Что же это за «прав-закон», за который Яшка принимал свое страстотерпство?
Привелось мне как-то писать официальное заявление, для чего я был вызван в тюремную контору. Меня посадили за стол, дали бумагу, перо и предоставили сочинять мое заявление под шум обычных конторских занятий. В это время «принимали новую партию». Письмоводитель выкликал по списку арестантов и опрашивал их звание, лета, судимость и т. д. Смотритель сидел туг же и рассеянно посматривал на принимаемых. Во всем этом было мало интересного для его благородия: для меня – тем более, поэтому я сочинял свое заявление, не обращая внимания на происходившее.
Но вот монотонный разговор стал оживленнее. Я поднял глаза и увидел следующую картину.
Перед столом стоял человек небольшого роста в сером арестантском халате. Наружность его не отличалась ничем особенным. Казалось, он принадлежал к мелкому мещанству, к тому его слою, который сливается в маленьких городах и пригородах с серым крестьянским людом. Вид он имел равнодушный, пожалуй, можно бы сказать – апатичный, если бы, порой, по лицу его не пробегала чуть заметная саркастическая улыбка, а в глазах не вспыхивал огонек какого-то сознательного превосходства или торжества. Но эти проблески были едва уловимы; они пробегали, на мгновение оживляя неподвижные черты, на которых тотчас опять водворялось выражение вялости. В передней толпились арестанты. Видимо, заинтересованные ходом опроса, они тянулись друг из-за друга, вытягивая шеи и следя за разговором сотоварища с начальством.

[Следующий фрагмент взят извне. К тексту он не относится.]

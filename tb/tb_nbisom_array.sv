// tb_nbisom_array: self-checking test of the board's 4 x 4 chip array
// (20 x 20 elements) at its default size. It writes a weight vector into all
// 400 elements through the board row/column lines and reads them all back,
// which checks that board line cr*5 + r reaches row r of every chip in chip
// row cr. An input vector at Manhattan distance 20 from element (14, 5) must
// assert exactly board row line 14 and column line 5 in search cycle 19.
// Alpha is then distributed to a 5 x 5 square (1/4) and a 3 x 3 square (1/2)
// that both straddle chip boundaries, and all weights are compared with the
// model after adaptation.
module tb_nbisom_array;
  import sofm_pkg::*;
  localparam int R = 20, C = 20;
  logic clk = 0, rst_n = 0;
  pe_cmd_e cmd = CMD_NOP;
  logic [7:0] data_in = 0, data_out;
  logic data_oe;
  logic [R-1:0] row_drv = 0, row_line;
  logic [C-1:0] col_drv = 0, col_line;
  int checks = 0, failures = 0;
  logic [7:0] wm [R][C][64];
  logic [7:0] x [64];
  int shift_of [R][C];
  int wr, wc, k;

  nbisom_array dut (.clk, .rst_n, .cmd, .data_in, .data_out, .data_oe,
                    .row_drive(row_drv), .col_drive(col_drv), .row_line, .col_line);
  always #5 clk = ~clk;

  task automatic check(input bit ok, input string what);
    checks++;
    if (!ok) begin failures++; $display("FAIL %s", what); end
  endtask

  task automatic op(input pe_cmd_e c, input logic [7:0] dat,
                    input logic [R-1:0] rd, input logic [C-1:0] cd);
    cmd = c; data_in = dat; row_drv = rd; col_drv = cd;
    @(posedge clk); #1;
    cmd = CMD_NOP; row_drv = 0; col_drv = 0;
  endtask

  function automatic logic [R-1:0] span(input int lo, input int hi);
    logic [R-1:0] m = 0;
    for (int i = 0; i < R; i++) if (i >= lo && i <= hi) m[i] = 1'b1;
    return m;
  endfunction

  task automatic read_all(input string what);
    for (int r = 0; r < R; r++) for (int c = 0; c < C; c++) begin
      op(CMD_CLR, 0, 0, 0);
      for (int j = 0; j < 64; j++) begin
        cmd = CMD_READ; row_drv = 20'(1 << r); col_drv = 20'(1 << c); #1;
        check(data_oe && data_out == wm[r][c][j], $sformatf("%s (%0d,%0d)[%0d] got %0d exp %0d", what, r, c, j, data_out, wm[r][c][j]));
        @(posedge clk); #1;
      end
      cmd = CMD_NOP; row_drv = 0; col_drv = 0;
    end
  endtask

  initial begin
    #20000000 failures++;
    $display("TB_RESULT checks=%0d failures=%0d", checks, failures);
    $finish;
  end

  initial begin
    repeat (2) @(posedge clk); #1 rst_n = 1;
    for (int r = 0; r < R; r++) for (int c = 0; c < C; c++) begin
      op(CMD_CLR, 0, 0, 0);
      for (int j = 0; j < 64; j++) begin
        wm[r][c][j] = 8'($urandom);
        op(CMD_WRITE, wm[r][c][j], 20'(1 << r), 20'(1 << c));
      end
    end
    read_all("write/read");
    // input vector at distance 20 from element (wr, wc)
    wr = 14; wc = 5;
    for (int j = 0; j < 64; j++) x[j] = wm[wr][wc][j];
    for (int j = 0; j < 20; j++) x[j] = (x[j] < 128) ? x[j] + 1 : x[j] - 1;
    op(CMD_CLR, 0, 0, 0);
    for (int j = 0; j < 64; j++) op(CMD_DIST, x[j], 0, 0);
    k = 0;
    cmd = CMD_SEARCH; #1;
    while (row_line == 0 && k < 20000) begin @(posedge clk); #1; k++; end
    check(k == 19, $sformatf("best match found in search cycle %0d", k));
    check(row_line == 20'(1 << wr) && col_line == 20'(1 << wc),
          $sformatf("best match lines row=%b col=%b", row_line, col_line));
    @(posedge clk); #1; cmd = CMD_NOP;
    // alpha distribution: 1/4 to the 5x5 square, then 1/2 to the 3x3 square
    op(CMD_ALPHA, 8'd2, span(wr - 2, wr + 2), span(wc - 2, wc + 2));
    op(CMD_ALPHA, 8'd1, span(wr - 1, wr + 1), span(wc - 1, wc + 1));
    for (int r = 0; r < R; r++) for (int c = 0; c < C; c++) begin
      int dr, dc;
      dr = (r > wr) ? r - wr : wr - r;
      dc = (c > wc) ? c - wc : wc - c;
      shift_of[r][c] = (dr <= 1 && dc <= 1) ? 1 : (dr <= 2 && dc <= 2) ? 2 : -1;
    end
    for (int j = 0; j < 64; j++) begin
      for (int r = 0; r < R; r++) for (int c = 0; c < C; c++) begin
        if (shift_of[r][c] >= 0) begin
          int diff;
          diff = int'(x[j]) - int'(wm[r][c][j]);
          wm[r][c][j] = 8'(int'(wm[r][c][j]) + (diff >>> shift_of[r][c]));
        end
      end
      op(CMD_ADAPT, x[j], 0, 0);
    end
    read_all("adapted");
    $display("TB_RESULT checks=%0d failures=%0d", checks, failures);
    $finish;
  end
endmodule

– Ты что ж не говоришь? – кипятился письмоводитель. – Что молчишь? Ты ведь мещанин из Камышина? Ведь тут, в твоем статейном списке, написано ясно. Вот!
Письмоводитель ткнул пальцем в лежавшую перед ним бумагу и поднес ее к носу арестанта. Тот презрительно отвернулся, и огонек в его глазах вспыхнул сильнее.
– И ладно, коли написано, – произнес он спокойно.
– Да ты должен отвечать. Веры какой?
– Никакой.
Смотритель быстро повернулся к говорившему и посмотрел на него выразительным, долгим взглядом. Арестант выдержал этот взгляд с тем же видом вялого равнодушия.
– Как никакой? В Бога веруешь?
– Где Он, какой Бог?… Ты, что ли, Его видел?…
– Как ты смеешь так отвечать? – набросился смотритель. – Я тебя, сукина сына, сгною!.. Мерзавец ты этакой!
Мещанин из Камышина слегка пожал плечами.
– Что ж, – сказал он. – Было бы за что гноить-то. Я прямо говорю… За то и сужден.
– Врешь, мерзавец, наверное за убийство сужден. Хороша небось птица!
Мещанин из Камышина сделал было движение, как будто хотел возражать, но через мгновение опять повел плечами…
– Там судите, за что сами знаете.
– Какой твой родной язык? – продолжает письмоводитель опрос по рубрикам.
– Что еще? – спрашивает опять мещанин с пренебрежением. – Какой еще родной?… Не знаю я…
– Ах, ты подлец! Ведь не по-немецки же ты говоришь. По-русски, чай?
– Слышите сами, по-каковски я говорю.